* **YOUR INSTRUCTIONS**:
With the string "whose" as the filter, copy each matching line from the records.

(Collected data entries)
►

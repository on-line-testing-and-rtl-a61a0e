// roving_star_bist: the self-testing area (STAR) of an FPGA under on-line
// test, with the clock and transfer logic used when the STAR roves.
//
// An FPGA under on-line test keeps running its application in most of the
// array while a narrow strip, the STAR, is taken off-line and tested; the
// strip then swaps places with the neighbouring working logic and so roves
// across the whole chip. This module holds what is configured into one STAR
// and what the test controller (TREC) uses around it:
//   * N_LOGIC tiles of 3x2 PLBs, each tested by one logic BISTER (TPG + two
//     PLBs under test + ORA) whose roles rotate through the six floorplans
//     selected by tile_rot, so that every PLB is a BUT twice. A two-column
//     STAR of a 20-row array holds 40 PLBs: six tiles take 36 and the
//     seventh takes the last four together with two PLBs of the sixth, which
//     are tested again (each tile models its own six sites, so those two
//     PLBs appear twice in the model); with
//     tile_combined set, each tile instead runs a combined session, three
//     BUTs compared pairwise by three ORAs;
//   * N_WUT interconnect BISTERs (2n-bit counter TPG + swapper + ORA), whose
//     wires under test are the routing outside this module;
//   * one scan chain through every ORA pass/fail flip-flop, read over the
//     four-wire bus (tck, bist_rst, scan_mode, scan_out) that links the
//     boundary-scan port to the STAR;
//   * the adaptive system clock, whose period TREC sets and which TREC stops
//     while logic is relocated;
//   * the transfer controller that copies RAM contents from a working block to
//     its new place in the STAR during relocation.
//
// Test flow (all on tck): load configurations with cfg_load; pulse bist_rst
// (BIST Start/Reset); hold scan_mode high until every done is high
// (2^TPG_W cycles for a counter-driven logic phase, 160 for a march phase,
// 2^(2*WUT_N) for interconnect); then hold scan_mode low and shift
// 3*N_LOGIC + N_WUT result bits out of scan_out. The first bit out is the last
// interconnect BISTER's; then come tile N_LOGIC-1's ORAs 0, 1, 2, and so on
// down to tile 0's. A 1 is a fail.
// All tiles use the same rotation; a test session is one rotation, and a
// PLB whose two sessions as a BUT both fail is the faulty one.
// The chain's input is tied low, so it fills with passes as it shifts.
//
// The structure follows the document; the numbers of BISTERs per STAR, the
// clock generator's word width and the RAM size are taken from its example
// device (ORCA 2C15A, 20x20 logic blocks, 16x4 LUT RAM) or are this design's
// own where it gives none. The document's ORCA STAR uses 4x2 tiles; their
// rotation table is not available, so the 3x2 rotation it also gives is used.
module roving_star_bist
  import star_pkg::*;
#(
  parameter int unsigned N_LOGIC = 7,
  parameter int unsigned N_WUT   = 2,
  parameter int unsigned WUT_N   = 4,
  parameter int unsigned TPG_W   = 12,
  parameter int unsigned CLK_PW  = 8,
  parameter int unsigned RAM_AW  = 4,
  parameter int unsigned RAM_DW  = 4,
  localparam int unsigned SW     = (WUT_N > 1) ? $clog2(WUT_N) : 1
) (
  // four-wire bus to the boundary-scan port
  input  logic                              tck,
  input  logic                              bist_rst,
  input  logic                              scan_mode,
  output logic                              scan_out,
  // configuration written by TREC
  input  logic                              cfg_load,
  input  plb_cfg_t                          site_cfg  [N_LOGIC][TILE_SITES],
  input  logic [2:0]                        tile_rot,
  input  logic                              tile_combined,
  input  tpg_sel_e                          tpg_sel   [N_LOGIC],
  input  logic [WUT_N-1:0][SW-1:0]          swap_sel  [N_WUT],
  output logic [N_LOGIC-1:0]                logic_done,
  output logic [2:0]                        logic_fail [N_LOGIC],
  // interconnect under test (routing outside the STAR's logic)
  output logic [WUT_N-1:0]                  wut_drv   [N_WUT],
  output logic [WUT_N-1:0]                  adj_drv   [N_WUT],
  input  logic [WUT_N-1:0]                  wut_a_rx  [N_WUT],
  input  logic [WUT_N-1:0]                  wut_b_rx  [N_WUT],
  output logic [N_WUT-1:0]                  wut_done,
  output logic [N_WUT-1:0]                  wut_fail,
  // adaptive system clock
  input  logic                              ref_clk,
  input  logic                              clk_rst,
  input  logic                              period_wr,
  input  logic [CLK_PW-1:0]                 period_in,
  input  logic                              sys_stop,
  output logic                              sys_clk,
  output logic                              sys_tick,
  output logic                              sys_stopped,
  output logic [CLK_PW-1:0]                 sys_period,
  // RAM state transfer during relocation (runs on tck)
  input  logic                              xfer_start,
  output logic                              xfer_src_re,
  output logic [RAM_AW-1:0]                 xfer_src_addr,
  input  logic [RAM_DW-1:0]                 xfer_src_rdata,
  output logic                              xfer_dst_we,
  output logic [RAM_AW-1:0]                 xfer_dst_addr,
  output logic [RAM_DW-1:0]                 xfer_dst_wdata,
  output logic                              xfer_busy,
  output logic                              xfer_done
);

  localparam int unsigned NCHAIN = N_LOGIC + N_WUT;

  // chain[i] is the scan input of stage i and chain[i+1] its scan output
  // (a tile is one stage of three flip-flops, a WUT BISTER one of one).
  logic [NCHAIN:0] chain;
  assign chain[0] = 1'b0;

  for (genvar i = 0; i < N_LOGIC; i++) begin : g_logic
    bister_tile #(.TPG_W(TPG_W)) u_tile (
      .tck       (tck),
      .bist_rst  (bist_rst),
      .scan_mode (scan_mode),
      .scan_in   (chain[i]),
      .cfg_load  (cfg_load),
      .site_cfg  (site_cfg[i]),
      .rot       (tile_rot),
      .combined  (tile_combined),
      .tpg_sel   (tpg_sel[i]),
      .pass_fail (chain[i+1]),
      .ora_fail  (logic_fail[i]),
      .done      (logic_done[i])
    );
  end

  for (genvar j = 0; j < N_WUT; j++) begin : g_wut
    bister_wut #(.N(WUT_N)) u_bister (
      .tck       (tck),
      .bist_rst  (bist_rst),
      .scan_mode (scan_mode),
      .scan_in   (chain[N_LOGIC+j]),
      .swap_sel  (swap_sel[j]),
      .wut_drv   (wut_drv[j]),
      .adj_drv   (adj_drv[j]),
      .wut_a_rx  (wut_a_rx[j]),
      .wut_b_rx  (wut_b_rx[j]),
      .pass_fail (chain[N_LOGIC+j+1]),
      .done      (wut_done[j])
    );
    assign wut_fail[j] = chain[N_LOGIC+j+1];
  end

  assign scan_out = chain[NCHAIN];

  adaptive_clock #(.PW(CLK_PW)) u_clk (
    .ref_clk   (ref_clk),
    .rst       (clk_rst),
    .period_wr (period_wr),
    .period_in (period_in),
    .stop      (sys_stop),
    .sys_clk   (sys_clk),
    .sys_tick  (sys_tick),
    .stopped   (sys_stopped),
    .period    (sys_period)
  );

  transfer_controller #(.AW(RAM_AW), .DW(RAM_DW), .SRC_LAT(0)) u_xfer (
    .clk       (tck),
    .rst       (bist_rst),
    .start     (xfer_start),
    .src_re    (xfer_src_re),
    .src_addr  (xfer_src_addr),
    .src_rdata (xfer_src_rdata),
    .dst_we    (xfer_dst_we),
    .dst_addr  (xfer_dst_addr),
    .dst_wdata (xfer_dst_wdata),
    .busy      (xfer_busy),
    .done      (xfer_done)
  );

endmodule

◄

* **TASK ANSWER**:
//     PLBs under test + ORA) whose roles rotate through the six floorplans
//   * N_WUT interconnect BISTERs (2n-bit counter TPG + swapper + ORA), whose
//   * the adaptive system clock, whose period TREC sets and which TREC stops
// PLB whose two sessions as a BUT both fail is the faulty one.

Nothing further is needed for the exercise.